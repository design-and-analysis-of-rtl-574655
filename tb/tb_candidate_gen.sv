// tb_candidate_gen -- checks the candidate sequencer against a stand-in for
// the systolic tree.
//
// The stand-in watches the message stream: it collects the items between
// MSG_SCAN and MSG_COUNT into an item mask, checks that they arrive in
// increasing order, and a few clocks after MSG_COUNT returns the support of
// that mask in a random database of 30 transactions. For several item counts
// and thresholds the test checks that every non-empty subset is scanned
// exactly once, that exactly the subsets with support >= threshold are
// reported with their support, and that done pulses once at the end.
module tb_candidate_gen;
  import fpm_pkg::*;

  localparam int unsigned ITEM_W = 8;
  localparam int unsigned CNT_W  = 20;
  localparam int unsigned N      = 4;
  localparam int NTX = 30;

  logic                   clk = 1'b0;
  logic                   rst;
  logic                   start;
  logic [$clog2(N+1)-1:0] n_items;
  logic [CNT_W-1:0]       threshold;
  logic                   busy, done;
  msg_kind_e              out_kind;
  logic [ITEM_W-1:0]      out_item;
  logic [CNT_W-1:0]       support;
  logic                   support_valid;
  logic                   pat_valid;
  logic [N-1:0]           pat_mask;
  logic [CNT_W-1:0]       pat_support;

  int checks = 0, failures = 0;

  always #5 clk = ~clk;

  candidate_gen #(.ITEM_W(ITEM_W), .CNT_W(CNT_W), .N(N)) dut (.*);

  logic [N-1:0] db [NTX];

  function automatic int ref_support(input logic [N-1:0] s);
    int c = 0;
    for (int t = 0; t < NTX; t++) if ((db[t] & s) == s) c++;
    return c;
  endfunction

  task automatic check(input bit ok, input string what);
    checks++;
    if (!ok) begin
      failures++;
      $display("FAIL @%0t: %s", $time, what);
    end
  endtask

  // Stand-in tree.
  logic [N-1:0] cur_mask;
  int           last_item;
  int           scanned [1 << N];
  int           reported [1 << N];
  int           delay;
  logic [N-1:0] pending;

  always @(posedge clk) begin
    support_valid <= 1'b0;
    if (!rst) begin
      case (out_kind)
        MSG_SCAN: begin
          cur_mask  <= '0;
          last_item <= -1;
        end
        MSG_ITEM: begin
          check(int'(out_item) > last_item && int'(out_item) < int'(n_items),
                $sformatf("item %0d after %0d", out_item, last_item));
          cur_mask[out_item[$clog2(N)-1:0]] <= 1'b1;
          last_item <= int'(out_item);
        end
        MSG_COUNT: begin
          scanned[cur_mask]++;
          pending <= cur_mask;
          delay   <= 3 + int'($urandom_range(0, 5));
        end
        default: ;
      endcase
      if (delay > 0) begin
        delay <= delay - 1;
        if (delay == 1) begin
          support_valid <= 1'b1;
          support       <= CNT_W'(ref_support(pending));
        end
      end
      if (pat_valid) reported[pat_mask]++;
    end
  end

  initial begin : watchdog
    repeat (20000) @(posedge clk);
    failures++;
    $display("FAIL: watchdog");
    $display("TB_RESULT checks=%0d failures=%0d", checks, failures);
    $finish;
  end

  initial begin
    int done_cnt;
    start = 1'b0;
    n_items = '0;
    threshold = '0;
    support = '0;
    delay = 0;
    cur_mask = '0;
    last_item = -1;
    for (int t = 0; t < NTX; t++) db[t] = N'($urandom);
    rst = 1'b1;
    repeat (2) @(posedge clk);
    #1;
    rst = 1'b0;

    for (int run = 0; run < 8; run++) begin
      int n, th;
      n  = (run % N) + 1;
      th = (run < 4) ? 8 : int'($urandom_range(1, 20));
      foreach (scanned[i]) begin
        scanned[i] = 0;
        reported[i] = 0;
      end
      n_items   = ($clog2(N+1))'(n);
      threshold = CNT_W'(th);
      start = 1'b1;
      @(posedge clk);
      #1;
      start = 1'b0;
      check(busy, "busy after start");
      done_cnt = 0;
      while (busy) begin
        @(posedge clk);
        #1;
        if (done) done_cnt++;
      end
      repeat (3) @(posedge clk);
      #1;
      check(done_cnt == 1, $sformatf("done pulsed %0d times", done_cnt));
      for (int m = 0; m < (1 << N); m++) begin
        int exp_scan, exp_rep;
        exp_scan = (m != 0 && m < (1 << n)) ? 1 : 0;
        exp_rep  = (exp_scan == 1 && ref_support(N'(m)) >= th) ? 1 : 0;
        check(scanned[m] == exp_scan, $sformatf("n=%0d mask %b scanned %0d times", n, m[N-1:0], scanned[m]));
        check(reported[m] == exp_rep, $sformatf("n=%0d th=%0d mask %b reported %0d times (support %0d)",
                                                n, th, m[N-1:0], reported[m], ref_support(N'(m))));
      end
    end

    $display("TB_RESULT checks=%0d failures=%0d", checks, failures);
    $finish;
  end

  // Reported support must be the one the tree returned.
  always @(posedge clk) begin
    if (pat_valid)
      check(int'(pat_support) == ref_support(pat_mask) && int'(pat_support) >= int'(threshold),
            $sformatf("pattern %b support %0d", pat_mask, pat_support));
  end

endmodule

━━━━━━━━━━━━━━━━━━━━━━━━━━━━━━

Exercise instructions:
Go through the records and copy each line with "display" in it.

Written response:
      $display("FAIL @%0t: %s", $time, what);
    $display("FAIL: watchdog");
    $display("TB_RESULT checks=%0d failures=%0d", checks, failures);
    $display("TB_RESULT checks=%0d failures=%0d", checks, failures);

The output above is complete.